What the exercise asks: Starting at the line with "and counting |", retype each line exactly up to and including the final line of the records below.

_ _ _

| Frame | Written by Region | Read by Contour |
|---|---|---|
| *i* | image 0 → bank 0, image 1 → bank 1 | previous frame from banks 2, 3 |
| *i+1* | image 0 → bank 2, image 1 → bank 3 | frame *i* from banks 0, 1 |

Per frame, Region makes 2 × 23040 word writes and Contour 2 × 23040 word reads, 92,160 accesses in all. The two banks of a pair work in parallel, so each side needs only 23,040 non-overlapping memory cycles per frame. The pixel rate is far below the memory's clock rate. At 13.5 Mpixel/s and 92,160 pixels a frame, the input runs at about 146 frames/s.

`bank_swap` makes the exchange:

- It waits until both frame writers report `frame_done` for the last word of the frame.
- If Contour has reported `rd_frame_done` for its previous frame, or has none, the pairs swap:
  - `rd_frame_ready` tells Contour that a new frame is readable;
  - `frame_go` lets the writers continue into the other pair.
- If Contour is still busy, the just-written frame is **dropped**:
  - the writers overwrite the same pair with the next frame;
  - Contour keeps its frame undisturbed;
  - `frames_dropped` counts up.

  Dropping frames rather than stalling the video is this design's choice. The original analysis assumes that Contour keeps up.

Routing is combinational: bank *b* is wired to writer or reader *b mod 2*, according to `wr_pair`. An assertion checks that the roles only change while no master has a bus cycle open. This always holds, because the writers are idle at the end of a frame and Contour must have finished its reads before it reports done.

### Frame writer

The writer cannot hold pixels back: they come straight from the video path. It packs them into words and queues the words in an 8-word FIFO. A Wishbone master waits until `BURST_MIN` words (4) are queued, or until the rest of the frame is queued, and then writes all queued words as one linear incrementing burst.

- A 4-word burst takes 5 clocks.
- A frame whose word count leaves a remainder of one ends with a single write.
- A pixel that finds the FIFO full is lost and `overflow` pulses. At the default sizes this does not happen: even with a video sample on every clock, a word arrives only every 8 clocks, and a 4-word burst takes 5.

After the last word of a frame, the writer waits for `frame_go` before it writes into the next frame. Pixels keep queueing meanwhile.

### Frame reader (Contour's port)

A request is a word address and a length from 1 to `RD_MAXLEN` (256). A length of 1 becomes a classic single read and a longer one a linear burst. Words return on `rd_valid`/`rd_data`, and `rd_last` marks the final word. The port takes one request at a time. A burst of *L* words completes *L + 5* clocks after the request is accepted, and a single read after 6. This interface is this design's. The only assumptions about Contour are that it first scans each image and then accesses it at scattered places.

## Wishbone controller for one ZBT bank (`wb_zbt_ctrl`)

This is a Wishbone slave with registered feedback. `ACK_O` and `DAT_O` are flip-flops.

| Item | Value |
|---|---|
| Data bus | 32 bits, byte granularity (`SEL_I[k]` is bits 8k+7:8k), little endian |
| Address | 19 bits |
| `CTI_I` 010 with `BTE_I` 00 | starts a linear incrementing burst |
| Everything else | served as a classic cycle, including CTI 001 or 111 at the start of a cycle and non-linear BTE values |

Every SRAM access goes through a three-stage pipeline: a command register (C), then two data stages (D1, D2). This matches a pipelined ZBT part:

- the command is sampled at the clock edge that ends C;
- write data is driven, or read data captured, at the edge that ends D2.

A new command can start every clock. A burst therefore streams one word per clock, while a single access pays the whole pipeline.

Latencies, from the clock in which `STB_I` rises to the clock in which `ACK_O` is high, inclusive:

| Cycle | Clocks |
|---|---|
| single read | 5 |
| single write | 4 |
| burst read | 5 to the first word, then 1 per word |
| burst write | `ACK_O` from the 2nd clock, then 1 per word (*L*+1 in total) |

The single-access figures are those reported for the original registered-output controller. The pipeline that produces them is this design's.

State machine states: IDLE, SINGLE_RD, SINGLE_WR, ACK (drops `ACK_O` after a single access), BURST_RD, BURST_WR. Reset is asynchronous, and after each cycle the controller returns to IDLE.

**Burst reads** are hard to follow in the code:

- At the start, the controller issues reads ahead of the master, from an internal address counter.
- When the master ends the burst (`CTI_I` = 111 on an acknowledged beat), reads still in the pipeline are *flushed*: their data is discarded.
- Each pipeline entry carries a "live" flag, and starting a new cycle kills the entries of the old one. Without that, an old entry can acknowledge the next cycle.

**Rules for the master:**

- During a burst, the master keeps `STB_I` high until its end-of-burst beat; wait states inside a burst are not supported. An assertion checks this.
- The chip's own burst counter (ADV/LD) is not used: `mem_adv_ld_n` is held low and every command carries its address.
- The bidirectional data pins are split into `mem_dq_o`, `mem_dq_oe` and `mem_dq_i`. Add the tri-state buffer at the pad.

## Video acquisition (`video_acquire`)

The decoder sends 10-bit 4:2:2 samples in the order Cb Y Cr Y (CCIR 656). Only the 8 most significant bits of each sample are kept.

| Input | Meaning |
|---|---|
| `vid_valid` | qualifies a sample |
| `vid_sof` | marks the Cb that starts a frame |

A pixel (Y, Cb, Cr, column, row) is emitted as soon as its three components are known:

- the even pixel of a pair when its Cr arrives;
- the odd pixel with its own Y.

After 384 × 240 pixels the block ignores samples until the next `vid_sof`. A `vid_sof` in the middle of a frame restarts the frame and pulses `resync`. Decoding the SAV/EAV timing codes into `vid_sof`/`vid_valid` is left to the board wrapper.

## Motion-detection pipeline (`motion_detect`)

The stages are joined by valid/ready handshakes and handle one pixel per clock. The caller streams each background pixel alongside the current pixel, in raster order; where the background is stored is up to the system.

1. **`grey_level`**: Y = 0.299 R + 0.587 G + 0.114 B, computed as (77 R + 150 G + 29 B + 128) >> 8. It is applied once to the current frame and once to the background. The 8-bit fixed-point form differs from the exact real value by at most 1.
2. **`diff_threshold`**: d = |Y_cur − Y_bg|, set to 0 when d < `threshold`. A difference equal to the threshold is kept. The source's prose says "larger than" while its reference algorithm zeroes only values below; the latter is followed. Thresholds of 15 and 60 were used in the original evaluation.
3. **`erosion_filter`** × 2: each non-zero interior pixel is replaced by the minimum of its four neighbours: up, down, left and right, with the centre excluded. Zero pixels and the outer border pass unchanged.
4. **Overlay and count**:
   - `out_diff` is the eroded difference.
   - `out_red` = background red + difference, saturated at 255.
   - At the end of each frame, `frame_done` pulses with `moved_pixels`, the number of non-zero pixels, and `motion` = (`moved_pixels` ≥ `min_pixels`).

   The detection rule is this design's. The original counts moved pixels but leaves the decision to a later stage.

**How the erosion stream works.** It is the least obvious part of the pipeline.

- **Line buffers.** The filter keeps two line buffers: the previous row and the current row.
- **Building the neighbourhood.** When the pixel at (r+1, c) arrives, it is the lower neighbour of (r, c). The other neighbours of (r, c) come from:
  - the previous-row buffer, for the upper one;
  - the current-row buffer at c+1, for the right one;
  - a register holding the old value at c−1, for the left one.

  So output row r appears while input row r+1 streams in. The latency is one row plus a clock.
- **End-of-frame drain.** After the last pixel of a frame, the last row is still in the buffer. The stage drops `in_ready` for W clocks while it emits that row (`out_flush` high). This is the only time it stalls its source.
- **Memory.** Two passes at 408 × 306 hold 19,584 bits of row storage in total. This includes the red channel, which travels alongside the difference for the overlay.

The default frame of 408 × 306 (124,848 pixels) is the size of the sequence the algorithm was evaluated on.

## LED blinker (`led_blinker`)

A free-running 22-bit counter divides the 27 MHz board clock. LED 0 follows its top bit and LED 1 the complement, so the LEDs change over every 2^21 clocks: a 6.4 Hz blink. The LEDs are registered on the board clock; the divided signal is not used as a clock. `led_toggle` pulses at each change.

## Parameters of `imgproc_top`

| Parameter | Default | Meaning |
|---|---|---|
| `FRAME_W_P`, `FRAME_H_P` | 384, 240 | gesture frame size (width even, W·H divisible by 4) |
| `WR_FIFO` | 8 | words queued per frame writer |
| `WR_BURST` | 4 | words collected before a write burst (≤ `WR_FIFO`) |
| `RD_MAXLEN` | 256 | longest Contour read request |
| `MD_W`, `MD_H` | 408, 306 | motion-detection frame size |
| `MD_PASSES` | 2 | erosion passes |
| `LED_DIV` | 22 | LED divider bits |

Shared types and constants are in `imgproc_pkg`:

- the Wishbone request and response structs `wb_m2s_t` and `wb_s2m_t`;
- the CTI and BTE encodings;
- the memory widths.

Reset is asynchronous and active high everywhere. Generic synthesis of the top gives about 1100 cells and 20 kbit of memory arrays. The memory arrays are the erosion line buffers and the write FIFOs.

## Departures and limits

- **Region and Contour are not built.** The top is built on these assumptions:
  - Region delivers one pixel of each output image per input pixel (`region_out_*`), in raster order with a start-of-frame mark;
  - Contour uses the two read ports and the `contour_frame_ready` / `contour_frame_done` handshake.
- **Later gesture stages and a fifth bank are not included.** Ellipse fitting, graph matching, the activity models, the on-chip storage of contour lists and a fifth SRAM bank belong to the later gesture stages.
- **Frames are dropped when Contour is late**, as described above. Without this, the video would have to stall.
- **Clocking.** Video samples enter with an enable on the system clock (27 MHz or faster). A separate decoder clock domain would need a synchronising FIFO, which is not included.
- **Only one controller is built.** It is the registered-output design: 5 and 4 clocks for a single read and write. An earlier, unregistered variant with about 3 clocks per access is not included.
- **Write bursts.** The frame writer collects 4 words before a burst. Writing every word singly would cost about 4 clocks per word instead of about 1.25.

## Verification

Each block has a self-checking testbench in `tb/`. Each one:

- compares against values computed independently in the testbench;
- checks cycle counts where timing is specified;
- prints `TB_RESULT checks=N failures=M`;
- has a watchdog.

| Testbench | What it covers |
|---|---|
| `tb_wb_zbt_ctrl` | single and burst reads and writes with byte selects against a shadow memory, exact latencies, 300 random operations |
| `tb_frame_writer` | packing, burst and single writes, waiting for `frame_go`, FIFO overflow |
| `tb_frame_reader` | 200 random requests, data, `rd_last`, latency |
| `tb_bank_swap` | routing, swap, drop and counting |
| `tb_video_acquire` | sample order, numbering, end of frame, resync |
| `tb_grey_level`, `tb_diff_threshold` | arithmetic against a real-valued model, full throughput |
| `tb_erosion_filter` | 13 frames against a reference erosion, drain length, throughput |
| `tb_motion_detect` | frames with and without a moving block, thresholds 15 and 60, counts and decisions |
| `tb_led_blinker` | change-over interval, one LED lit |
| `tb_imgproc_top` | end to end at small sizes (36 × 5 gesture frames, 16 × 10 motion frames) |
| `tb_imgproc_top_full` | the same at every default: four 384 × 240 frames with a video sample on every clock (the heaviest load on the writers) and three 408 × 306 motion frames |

_ _ _

The answer:
| `tb_bank_swap` | routing, swap, drop and counting |
| `tb_video_acquire` | sample order, numbering, end of frame, resync |
| `tb_grey_level`, `tb_diff_threshold` | arithmetic against a real-valued model, full throughput |
| `tb_erosion_filter` | 13 frames against a reference erosion, drain length, throughput |
| `tb_motion_detect` | frames with and without a moving block, thresholds 15 and 60, counts and decisions |
| `tb_led_blinker` | change-over interval, one LED lit |
| `tb_imgproc_top` | end to end at small sizes (36 × 5 gesture frames, 16 × 10 motion frames) |
| `tb_imgproc_top_full` | the same at every default: four 384 × 240 frames with a video sample on every clock (the heaviest load on the writers) and three 408 × 306 motion frames |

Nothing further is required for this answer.